**Exercise aim**: Copy every line below precisely, leaving nothing out.

**Extracted entries**:

// Program memory subsystem: the low 32 KB of the Z80 address space.
//
// 0x0000-0x3FFF always reads the first 16 KB of EPROM 1.  0x4000-0x7FFF is a
// window whose target is set by the byte last written to I/O port 0x01 (the
// "map" byte):
//   map[7:4] one-hot chip: 0001 EPROM 1, 0010 EPROM 2, 0100 EPROM 3,
//            1000 program SRAM, 0000 unmapped (reads 0xFF, writes ignored);
//   map[1:0] EPROM region: 11 -> 0x0000, 10 -> 0x4000, 01 -> 0x8000,
//            00 -> 0xC000 (the region base bits A15:A14 are ~map[1:0]);
//   map[0]   SRAM region: 1 -> 0x0000, 0 -> 0x4000.
// The map byte is cleared by reset, so the window starts unmapped.  These
// codes and the fixed lower window follow the board description.  Map bytes
// with several chip bits set select all those chips at once; this model then
// returns the AND of their outputs (bus fight), which is its own choice.
//
// The three 64 KB EPROMs are outside this block: it drives their chip selects
// and a shared 16-bit address and samples their data in the request cycle.
// The optional 32 KB program SRAM is inside (PROG_SRAM_FITTED).  Read data
// appears on rsp one cycle after the request (see avc_pkg).
module prog_mem_map
  import avc_pkg::*;
#(
  parameter bit         PROG_SRAM_FITTED = 1'b1,
  parameter logic [7:0] PORT_PMAP        = 8'h01
) (
  input  logic                 clk,
  input  logic                 rst_n,
  input  bus_req_t             req,
  output bus_rsp_t             rsp,
  output logic [2:0]           eprom_cs,
  output logic [15:0]          eprom_addr,
  input  logic [2:0][7:0]      eprom_data
);
  logic [7:0]  map_q;
  logic        mem_lo, upper;
  logic        sram_cs;
  logic [14:0] sram_addr;
  logic [7:0]  sram_rdata;
  logic [7:0]  eprom_and;
  logic        rd_q, sram_rd_q;
  logic [7:0]  eprom_q;

  assign mem_lo = req.mreq && !req.addr[15] && (req.rd || req.wr);
  assign upper  = req.addr[14];

  always_ff @(posedge clk or negedge rst_n) begin
    if (!rst_n)                  map_q <= 8'h00;
    else if (io_wr(req, PORT_PMAP)) map_q <= req.wdata;
  end

  always_comb begin
    eprom_cs   = '0;
    eprom_addr = {2'b00, req.addr[13:0]};
    sram_cs    = 1'b0;
    sram_addr  = {~map_q[0], req.addr[13:0]};
    if (mem_lo) begin
      if (!upper) begin
        eprom_cs[0] = req.rd;
      end else begin
        eprom_cs   = map_q[6:4] & {3{req.rd}};
        eprom_addr = {~map_q[1:0], req.addr[13:0]};
        sram_cs    = map_q[7] && PROG_SRAM_FITTED;
      end
    end
  end

  // Wired-AND of all selected EPROM outputs; 0xFF when none is selected.
  always_comb begin
    eprom_and = 8'hFF;
    for (int i = 0; i < 3; i++)
      if (eprom_cs[i]) eprom_and &= eprom_data[i];
  end

  if (PROG_SRAM_FITTED) begin : g_sram
    sram #(.DEPTH(32768)) u_sram (
      .clk, .cs(sram_cs), .we(req.wr), .addr(sram_addr),
      .wdata(req.wdata), .rdata(sram_rdata)
    );
  end else begin : g_nosram
    assign sram_rdata = 8'hFF;
  end

  always_ff @(posedge clk or negedge rst_n) begin
    if (!rst_n) begin
      rd_q      <= 1'b0;
      sram_rd_q <= 1'b0;
      eprom_q   <= 8'hFF;
    end else begin
      rd_q      <= mem_lo && req.rd;
      sram_rd_q <= sram_cs && req.rd;
      eprom_q   <= eprom_and;
    end
  end

  assign rsp.hit  = rd_q;
  assign rsp.data = rd_q ? (sram_rd_q ? (eprom_q & sram_rdata) : eprom_q) : 8'h00;
endmodule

**Written answer**:
// Program memory subsystem: the low 32 KB of the Z80 address space.
//
// 0x0000-0x3FFF always reads the first 16 KB of EPROM 1.  0x4000-0x7FFF is a
// window whose target is set by the byte last written to I/O port 0x01 (the
// "map" byte):
//   map[7:4] one-hot chip: 0001 EPROM 1, 0010 EPROM 2, 0100 EPROM 3,
//            1000 program SRAM, 0000 unmapped (reads 0xFF, writes ignored);
//   map[1:0] EPROM region: 11 -> 0x0000, 10 -> 0x4000, 01 -> 0x8000,
//            00 -> 0xC000 (the region base bits A15:A14 are ~map[1:0]);
//   map[0]   SRAM region: 1 -> 0x0000, 0 -> 0x4000.
// The map byte is cleared by reset, so the window starts unmapped.  These
// codes and the fixed lower window follow the board description.  Map bytes
// with several chip bits set select all those chips at once; this model then
// returns the AND of their outputs (bus fight), which is its own choice.
//
// The three 64 KB EPROMs are outside this block: it drives their chip selects
// and a shared 16-bit address and samples their data in the request cycle.
// The optional 32 KB program SRAM is inside (PROG_SRAM_FITTED).  Read data
// appears on rsp one cycle after the request (see avc_pkg).
module prog_mem_map
  import avc_pkg::*;
#(
  parameter bit         PROG_SRAM_FITTED = 1'b1,
  parameter logic [7:0] PORT_PMAP        = 8'h01
) (
  input  logic                 clk,
  input  logic                 rst_n,
  input  bus_req_t             req,
  output bus_rsp_t             rsp,
  output logic [2:0]           eprom_cs,
  output logic [15:0]          eprom_addr,
  input  logic [2:0][7:0]      eprom_data
);
  logic [7:0]  map_q;
  logic        mem_lo, upper;
  logic        sram_cs;
  logic [14:0] sram_addr;
  logic [7:0]  sram_rdata;
  logic [7:0]  eprom_and;
  logic        rd_q, sram_rd_q;
  logic [7:0]  eprom_q;

  assign mem_lo = req.mreq && !req.addr[15] && (req.rd || req.wr);
  assign upper  = req.addr[14];

  always_ff @(posedge clk or negedge rst_n) begin
    if (!rst_n)                  map_q <= 8'h00;
    else if (io_wr(req, PORT_PMAP)) map_q <= req.wdata;
  end

  always_comb begin
    eprom_cs   = '0;
    eprom_addr = {2'b00, req.addr[13:0]};
    sram_cs    = 1'b0;
    sram_addr  = {~map_q[0], req.addr[13:0]};
    if (mem_lo) begin
      if (!upper) begin
        eprom_cs[0] = req.rd;
      end else begin
        eprom_cs   = map_q[6:4] & {3{req.rd}};
        eprom_addr = {~map_q[1:0], req.addr[13:0]};
        sram_cs    = map_q[7] && PROG_SRAM_FITTED;
      end
    end
  end

  // Wired-AND of all selected EPROM outputs; 0xFF when none is selected.
  always_comb begin
    eprom_and = 8'hFF;
    for (int i = 0; i < 3; i++)
      if (eprom_cs[i]) eprom_and &= eprom_data[i];
  end

  if (PROG_SRAM_FITTED) begin : g_sram
    sram #(.DEPTH(32768)) u_sram (
      .clk, .cs(sram_cs), .we(req.wr), .addr(sram_addr),
      .wdata(req.wdata), .rdata(sram_rdata)
    );
  end else begin : g_nosram
    assign sram_rdata = 8'hFF;
  end

  always_ff @(posedge clk or negedge rst_n) begin
    if (!rst_n) begin
      rd_q      <= 1'b0;
      sram_rd_q <= 1'b0;
      eprom_q   <= 8'hFF;
    end else begin
      rd_q      <= mem_lo && req.rd;
      sram_rd_q <= sram_cs && req.rd;
      eprom_q   <= eprom_and;
    end
  end

  assign rsp.hit  = rd_q;
  assign rsp.data = rd_q ? (sram_rd_q ? (eprom_q & sram_rdata) : eprom_q) : 8'h00;
endmodule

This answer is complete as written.